(Data for review begins)
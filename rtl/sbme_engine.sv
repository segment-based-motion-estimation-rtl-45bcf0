// sbme_engine: segment-based motion estimation built on a block-based engine.
//
// The top level joins the macro-block engine (sbme_asip), which computes masked SADs of
// the sub-segments of one 16x16 macro-block at a time, with the match-penalty
// accumulation buffer (mp_accum), which sums those SADs over every macro-block a segment
// covers and picks each segment's best candidate vector at the end of an iteration.
// Memory traffic stays block-regular (one macro-block and its 48x32 search area at a
// time) while the vectors are found per segment of arbitrary shape.
//
// One iteration over a frame:
//   clear (pulse) and wait for busy_acc low;
//   for each macro-block: fill the three caches and the candidates, write the segment
//     number of each sub-segment (map_*), pulse start with nss, wait for done;
//   wait until the engine's result buffer has drained (res_pending low);
//   pulse select with nseg; best_* gives one segment per cycle; at select_done,
//   converged says whether the total match penalty failed to improve.
// The segment map may be rewritten for the next macro-block only once res_pending is
// low, since results still in the buffer are mapped when they leave it.
//
// Follows the published design: the caches, SAD unit and data flow of the engine, and the
// accumulation of sub-segment penalties per segment and candidate followed by the best-
// candidate selection and a convergence test. In the published design the sequencing and the
// accumulation run as software (on the VLIW core and the system controller); here they
// are hardware, which is this design's own choice, as are the fill ports.
module sbme_engine
  import sbme_pkg::*;
#(
  parameter int MAX_SEG = 1024,
  localparam int SEG_W  = $clog2(MAX_SEG),
  localparam int N   = MB_N,
  localparam int RW  = $clog2(N),
  localparam int YW  = $clog2(L0_H),
  localparam int CW  = $clog2(L0_W / N),
  localparam int IW  = $clog2(MAX_VEC),
  localparam int NW  = $clog2(MAX_VEC + 1),
  localparam int NSW = $clog2(MAX_SS + 1)
) (
  input  logic                        clk,
  input  logic                        rst_n,
  // macro-block data
  input  logic                        mb_wr_en,
  input  logic [RW-1:0]               mb_wr_row,
  input  logic [N-1:0][PIX_W-1:0]     mb_wr_data,
  input  logic                        wc_wr_en,
  input  logic [RW-1:0]               wc_wr_row,
  input  logic [N-1:0][SSID_W-1:0]    wc_wr_ssid,
  input  logic [N-1:0]                wc_wr_wgt,
  input  logic                        l0_wr_en,
  input  logic [YW-1:0]               l0_wr_row,
  input  logic [CW-1:0]               l0_wr_col,
  input  logic [N-1:0][PIX_W-1:0]     l0_wr_data,
  input  logic                        cand_wr_en,
  input  logic [SSID_W-1:0]           cand_wr_ss,
  input  logic [IW-1:0]               cand_wr_idx,
  input  mv_t                         cand_wr_mv,
  input  logic                        cand_cnt_en,
  input  logic [NW-1:0]               cand_cnt_val,
  input  logic                        map_wr_en,
  input  logic [SSID_W-1:0]           map_ss,
  input  logic [SEG_W-1:0]            map_seg,
  // macro-block control
  input  logic                        start,
  input  logic [NSW-1:0]              nss,
  output logic                        busy,
  output logic                        done,
  output logic                        clamped,
  output logic                        res_pending,
  // iteration control
  input  logic                        clear,
  input  logic                        select,
  input  logic [SEG_W:0]              nseg,
  output logic                        busy_acc,
  output logic                        select_done,
  output logic                        converged,
  output logic [31:0]                 total_mp,
  // best candidate per segment
  output logic                        best_valid,
  output logic [SEG_W-1:0]            best_seg,
  output logic                        best_found,
  output logic [VIDX_W-1:0]           best_idx,
  output mv_t                         best_mv,
  output logic [31:0]                 best_mp
);

  logic    res_valid, res_ready;
  result_t res_data;

  assign res_pending = res_valid;

  sbme_asip u_asip (
    .clk, .rst_n,
    .mb_wr_en, .mb_wr_row, .mb_wr_data,
    .wc_wr_en, .wc_wr_row, .wc_wr_ssid, .wc_wr_wgt,
    .l0_wr_en, .l0_wr_row, .l0_wr_col, .l0_wr_data,
    .cand_wr_en, .cand_wr_ss, .cand_wr_idx, .cand_wr_mv, .cand_cnt_en, .cand_cnt_val,
    .start, .nss, .busy, .done, .clamped,
    .res_valid, .res_ready, .res_data
  );

  mp_accum #(.MAX_SEG(MAX_SEG), .MAX_VEC(MAX_VEC), .MP_W(32)) u_acc (
    .clk, .rst_n, .clear, .select, .nseg,
    .busy(busy_acc), .done(select_done), .converged, .total_mp,
    .map_wr_en, .map_ss, .map_seg,
    .in_valid(res_valid), .in_ready(res_ready), .in_res(res_data),
    .best_valid, .best_seg, .best_found, .best_idx, .best_mv, .best_mp
  );

endmodule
(Data for review ends)
* _Aim of the exercise_
Scanning the data above, copy out every line where "published" is found.

* _Solution below_
// Follows the published design: the caches, SAD unit and data flow of the engine, and the
// candidate selection and a convergence test. In the published design the sequencing and the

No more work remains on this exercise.